- _What you are asked to do_
In the entries below, find the line with "Each cell is" and print exactly every line from there up to and including the line with "in a multi-chip", with no other lines.

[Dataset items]
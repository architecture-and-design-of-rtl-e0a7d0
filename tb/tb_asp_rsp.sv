// tb_asp_rsp - the registered some/none response follows the compare result
// and holds between compares; the per-block responses follow TAG.
module tb_asp_rsp;
  import asp_pkg::*;
  localparam int unsigned W = 30, BR = 10, NB = 3;

  logic clk = 0;
  always #5 clk = ~clk;
  logic rst_n, capture, rsp;
  logic [W-1:0] resp, tag;
  logic [NB-1:0] blk_rsp;

  asp_rsp #(.WORDS(W), .BLK_ROWS(BR), .NBLK(NB)) dut (.*);

  int checks = 0, failures = 0;
  logic r;

  initial begin
    #100000; failures++; $display("watchdog");
    $display("TB_RESULT checks=%0d failures=%0d", checks, failures); $finish;
  end

  initial begin
    rst_n = 0; capture = 0; resp = '0; tag = '0; r = 0;
    #12 rst_n = 1;
    for (int it = 0; it < 300; it++) begin
      @(negedge clk);
      capture = $urandom_range(1);
      resp = ($urandom_range(2) == 0) ? '0 : (W'(1) << $urandom_range(W-1));
      tag = ($urandom_range(1)) ? W'($urandom()) : (W'(1) << $urandom_range(W-1));
      #1;
      for (int b = 0; b < NB; b++) begin
        checks++;
        if (blk_rsp[b] !== (|tag[b*BR +: BR])) begin failures++; $display("blk_rsp %0d", b); end
      end
      @(posedge clk); if (capture) r = |resp;
      #1; checks++;
      if (rsp !== r) begin failures++; $display("rsp got %b exp %b", rsp, r); end
    end
    $display("TB_RESULT checks=%0d failures=%0d", checks, failures);
    $finish;
  end
endmodule
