// asp_select_first - select first circuit: keeps the first TAG cell that
// holds 1 and clears all others.
//
// Each cell is the document's two-gate cell: TagOut = TagIn AND NOT FirIn,
// FirOut = TagIn OR FirIn, with FirOut feeding the FirIn of the next word.
// The chain starts at word 0 with the firstin pin, which in a multi-chip
// system carries the OR of the responses of all lower-numbered chips: when
// it is 1 a responder exists before this chip and every cell is cleared.
// The document gives the FIRSEL instruction 23 cycles, the settling time of
// the 1024-cell ripple chain. This design cuts the chain into CYCLES-2
// segments with a flip-flop between segments, so one segment settles per
// clock: start is high in cycle 0 and samples tagin and firstin at its end,
// segments are resolved at the ends of cycles 1..CYCLES-2, and in cycle
// CYCLES-1 (22) done is high and selfir holds the result, which TAG loads at
// the end of that cycle: 23 cycles in all. firout is the chain's output (1
// if firstin or any tag was 1), valid with done.
module asp_select_first
  import asp_pkg::*;
#(
  parameter int unsigned WORDS  = WORDS_DEF,
  parameter int unsigned CYCLES = FIRSEL_CYCLES
) (
  input  logic             clk,
  input  logic             rst_n,
  input  logic             start,
  input  logic             firstin,
  input  logic [WORDS-1:0] tagin,
  output logic [WORDS-1:0] selfir,
  output logic             firout,
  output logic             busy,
  output logic             done
);

  localparam int unsigned NSEG   = CYCLES - 2;
  localparam int unsigned SEGLEN = (WORDS + NSEG - 1) / NSEG;
  localparam int unsigned SW     = $clog2(NSEG + 1);

  logic [WORDS-1:0] snap;
  logic             car;     // FirIn of the next segment
  logic [SW-1:0]    seg;
  logic             run;

  // Every segment is evaluated with car as its FirIn; only the one whose
  // turn it is (seg) is committed.
  logic [WORDS-1:0] seg_out;
  logic [NSEG-1:0]  seg_fout;
  always_comb begin
    for (int g = 0; g < NSEG; g++) begin
      logic f;
      f = car;
      for (int k = 0; k < SEGLEN; k++) begin
        if (g * SEGLEN + k < WORDS) begin
          seg_out[g*SEGLEN+k] = snap[g*SEGLEN+k] & ~f;
          f = f | snap[g*SEGLEN+k];
        end
      end
      seg_fout[g] = f;
    end
  end

  always_ff @(posedge clk or negedge rst_n) begin
    if (!rst_n) begin
      snap <= '0; selfir <= '0; car <= 1'b0; seg <= '0; run <= 1'b0; done <= 1'b0;
    end else begin
      done <= 1'b0;
      if (start) begin
        snap <= tagin;
        car  <= firstin;
        seg  <= '0;
        run  <= 1'b1;
      end else if (run) begin
        for (int g = 0; g < NSEG; g++)
          if (32'(seg) == g) begin
            for (int k = 0; k < SEGLEN; k++)
              if (g * SEGLEN + k < WORDS) selfir[g*SEGLEN+k] <= seg_out[g*SEGLEN+k];
            car <= seg_fout[g];
          end
        seg <= seg + 1'b1;
        if (32'(seg) == NSEG - 1) begin
          run  <= 1'b0;
          done <= 1'b1;
        end
      end
    end
  end

  assign firout = car;
  assign busy   = run;

endmodule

- _Solution_
// Each cell is the document's two-gate cell: TagOut = TagIn AND NOT FirIn,
// FirOut = TagIn OR FirIn, with FirOut feeding the FirIn of the next word.
// The chain starts at word 0 with the firstin pin, which in a multi-chip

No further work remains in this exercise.